## Work order
From the listing below, set down exactly the lines between the one holding "logic [31:0] vb);" and the one holding "8, t, c, cmn);", inclusive. No other line is wanted.

## Data provided
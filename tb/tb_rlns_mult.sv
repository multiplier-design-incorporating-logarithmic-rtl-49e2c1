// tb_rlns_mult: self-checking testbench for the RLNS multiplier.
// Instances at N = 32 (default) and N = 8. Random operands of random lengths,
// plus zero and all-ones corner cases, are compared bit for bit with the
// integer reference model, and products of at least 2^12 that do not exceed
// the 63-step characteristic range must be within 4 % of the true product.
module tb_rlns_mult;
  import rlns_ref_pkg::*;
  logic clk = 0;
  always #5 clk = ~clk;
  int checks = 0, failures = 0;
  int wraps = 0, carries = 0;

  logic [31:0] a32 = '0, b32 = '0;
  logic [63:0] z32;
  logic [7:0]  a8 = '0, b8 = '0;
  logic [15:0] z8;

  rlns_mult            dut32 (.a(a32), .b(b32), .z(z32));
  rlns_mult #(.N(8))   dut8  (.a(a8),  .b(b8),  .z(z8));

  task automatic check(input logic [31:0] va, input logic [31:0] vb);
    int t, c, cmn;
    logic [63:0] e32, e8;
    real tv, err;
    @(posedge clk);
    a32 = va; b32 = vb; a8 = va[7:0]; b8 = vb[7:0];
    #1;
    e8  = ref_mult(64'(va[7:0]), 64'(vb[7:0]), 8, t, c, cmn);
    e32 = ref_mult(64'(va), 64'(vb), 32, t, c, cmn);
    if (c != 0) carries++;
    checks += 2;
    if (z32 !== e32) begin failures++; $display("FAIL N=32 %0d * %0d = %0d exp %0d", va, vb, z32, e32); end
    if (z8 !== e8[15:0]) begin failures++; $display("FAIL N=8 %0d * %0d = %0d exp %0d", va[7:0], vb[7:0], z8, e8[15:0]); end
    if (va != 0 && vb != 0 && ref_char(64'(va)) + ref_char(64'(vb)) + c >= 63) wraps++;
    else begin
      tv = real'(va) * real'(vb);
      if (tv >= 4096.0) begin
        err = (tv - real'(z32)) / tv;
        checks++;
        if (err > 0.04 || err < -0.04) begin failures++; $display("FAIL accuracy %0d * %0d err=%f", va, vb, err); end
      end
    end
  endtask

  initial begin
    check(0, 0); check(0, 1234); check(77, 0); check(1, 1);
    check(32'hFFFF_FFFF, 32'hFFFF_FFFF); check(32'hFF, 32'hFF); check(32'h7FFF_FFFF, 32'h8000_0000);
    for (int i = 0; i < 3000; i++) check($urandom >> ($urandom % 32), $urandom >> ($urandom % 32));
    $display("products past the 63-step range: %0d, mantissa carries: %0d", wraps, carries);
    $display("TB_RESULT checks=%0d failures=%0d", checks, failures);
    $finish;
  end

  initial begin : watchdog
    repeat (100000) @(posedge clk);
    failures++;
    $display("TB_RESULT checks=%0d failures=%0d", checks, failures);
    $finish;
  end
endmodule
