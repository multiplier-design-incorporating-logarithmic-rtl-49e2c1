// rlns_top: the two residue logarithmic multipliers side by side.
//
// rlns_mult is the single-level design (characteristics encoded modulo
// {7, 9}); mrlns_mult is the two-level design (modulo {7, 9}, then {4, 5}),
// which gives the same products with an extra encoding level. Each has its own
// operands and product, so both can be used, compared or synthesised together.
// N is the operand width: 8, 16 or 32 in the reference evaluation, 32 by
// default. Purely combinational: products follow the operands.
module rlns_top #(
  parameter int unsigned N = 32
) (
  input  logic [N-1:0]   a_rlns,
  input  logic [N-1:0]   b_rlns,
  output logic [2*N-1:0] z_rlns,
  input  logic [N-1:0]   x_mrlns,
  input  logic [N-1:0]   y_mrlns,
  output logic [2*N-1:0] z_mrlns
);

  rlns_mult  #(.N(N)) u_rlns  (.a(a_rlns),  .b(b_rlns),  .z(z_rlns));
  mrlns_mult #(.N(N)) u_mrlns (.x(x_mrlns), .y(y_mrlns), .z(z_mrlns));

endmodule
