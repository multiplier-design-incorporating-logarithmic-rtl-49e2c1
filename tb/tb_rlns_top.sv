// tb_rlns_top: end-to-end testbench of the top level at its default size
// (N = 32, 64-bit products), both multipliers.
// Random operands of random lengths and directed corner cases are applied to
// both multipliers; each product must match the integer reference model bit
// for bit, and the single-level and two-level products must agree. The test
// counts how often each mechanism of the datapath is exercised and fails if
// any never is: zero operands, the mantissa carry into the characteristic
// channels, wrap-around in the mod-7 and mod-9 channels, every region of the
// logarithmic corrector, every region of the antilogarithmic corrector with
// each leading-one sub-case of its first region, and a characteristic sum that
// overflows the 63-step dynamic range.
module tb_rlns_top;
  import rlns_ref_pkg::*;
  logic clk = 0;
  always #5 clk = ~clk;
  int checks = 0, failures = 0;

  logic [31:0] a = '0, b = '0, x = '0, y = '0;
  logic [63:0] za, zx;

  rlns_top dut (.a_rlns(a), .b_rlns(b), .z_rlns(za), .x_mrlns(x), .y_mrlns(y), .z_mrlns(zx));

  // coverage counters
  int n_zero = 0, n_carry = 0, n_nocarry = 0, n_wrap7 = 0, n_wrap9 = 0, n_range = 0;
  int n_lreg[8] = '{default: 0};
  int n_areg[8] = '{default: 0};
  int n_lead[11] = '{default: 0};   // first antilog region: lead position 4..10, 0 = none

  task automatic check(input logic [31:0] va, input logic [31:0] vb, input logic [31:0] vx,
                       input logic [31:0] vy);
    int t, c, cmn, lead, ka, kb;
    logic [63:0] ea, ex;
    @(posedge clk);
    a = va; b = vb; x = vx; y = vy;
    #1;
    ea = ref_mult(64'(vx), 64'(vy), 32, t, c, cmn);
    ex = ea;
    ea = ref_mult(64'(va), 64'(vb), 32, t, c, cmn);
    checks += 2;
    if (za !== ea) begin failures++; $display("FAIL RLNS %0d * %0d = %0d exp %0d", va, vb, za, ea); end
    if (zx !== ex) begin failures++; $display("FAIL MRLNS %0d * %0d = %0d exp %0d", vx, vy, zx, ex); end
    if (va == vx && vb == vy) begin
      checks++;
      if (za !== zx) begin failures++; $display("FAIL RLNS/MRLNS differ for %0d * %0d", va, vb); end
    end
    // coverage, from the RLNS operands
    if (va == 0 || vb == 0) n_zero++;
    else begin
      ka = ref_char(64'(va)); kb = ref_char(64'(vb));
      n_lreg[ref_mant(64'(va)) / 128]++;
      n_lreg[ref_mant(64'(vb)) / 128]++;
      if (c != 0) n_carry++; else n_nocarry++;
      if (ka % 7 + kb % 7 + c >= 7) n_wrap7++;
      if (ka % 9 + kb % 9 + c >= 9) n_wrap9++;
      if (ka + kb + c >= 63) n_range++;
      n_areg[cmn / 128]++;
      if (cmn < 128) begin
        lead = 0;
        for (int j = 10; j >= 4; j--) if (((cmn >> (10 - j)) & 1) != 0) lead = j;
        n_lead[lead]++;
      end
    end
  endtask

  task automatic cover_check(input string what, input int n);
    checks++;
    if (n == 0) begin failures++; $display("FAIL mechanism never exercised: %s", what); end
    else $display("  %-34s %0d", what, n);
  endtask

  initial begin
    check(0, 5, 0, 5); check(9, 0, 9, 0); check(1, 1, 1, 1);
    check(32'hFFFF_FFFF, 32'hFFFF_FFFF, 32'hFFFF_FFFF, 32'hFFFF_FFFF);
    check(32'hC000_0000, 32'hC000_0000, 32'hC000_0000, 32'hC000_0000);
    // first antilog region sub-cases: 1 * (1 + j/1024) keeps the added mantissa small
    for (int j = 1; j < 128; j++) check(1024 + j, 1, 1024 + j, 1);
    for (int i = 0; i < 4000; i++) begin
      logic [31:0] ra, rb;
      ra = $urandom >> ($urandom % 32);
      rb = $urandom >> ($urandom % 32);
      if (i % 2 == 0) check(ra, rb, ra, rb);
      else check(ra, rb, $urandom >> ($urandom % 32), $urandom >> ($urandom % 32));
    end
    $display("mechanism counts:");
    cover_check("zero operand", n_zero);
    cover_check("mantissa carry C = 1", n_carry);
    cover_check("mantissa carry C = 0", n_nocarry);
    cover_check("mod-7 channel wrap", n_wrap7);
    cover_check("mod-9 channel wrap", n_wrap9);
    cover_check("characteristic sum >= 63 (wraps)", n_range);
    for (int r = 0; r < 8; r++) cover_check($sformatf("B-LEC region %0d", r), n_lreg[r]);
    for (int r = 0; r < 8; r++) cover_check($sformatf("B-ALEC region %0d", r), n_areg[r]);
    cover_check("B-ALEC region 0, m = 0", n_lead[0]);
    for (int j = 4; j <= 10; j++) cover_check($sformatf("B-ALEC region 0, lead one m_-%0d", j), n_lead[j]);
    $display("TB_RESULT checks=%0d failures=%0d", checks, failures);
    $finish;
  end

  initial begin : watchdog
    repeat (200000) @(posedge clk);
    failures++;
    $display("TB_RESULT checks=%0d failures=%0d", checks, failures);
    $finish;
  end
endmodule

## Task solution
  task automatic check(input logic [31:0] va, input logic [31:0] vb);
    int t, c, cmn;
    logic [63:0] e32, e8;
    real tv, err;
    @(posedge clk);
    a32 = va; b32 = vb; a8 = va[7:0]; b8 = vb[7:0];
    #1;
    e8  = ref_mult(64'(va[7:0]), 64'(vb[7:0]), 8, t, c, cmn);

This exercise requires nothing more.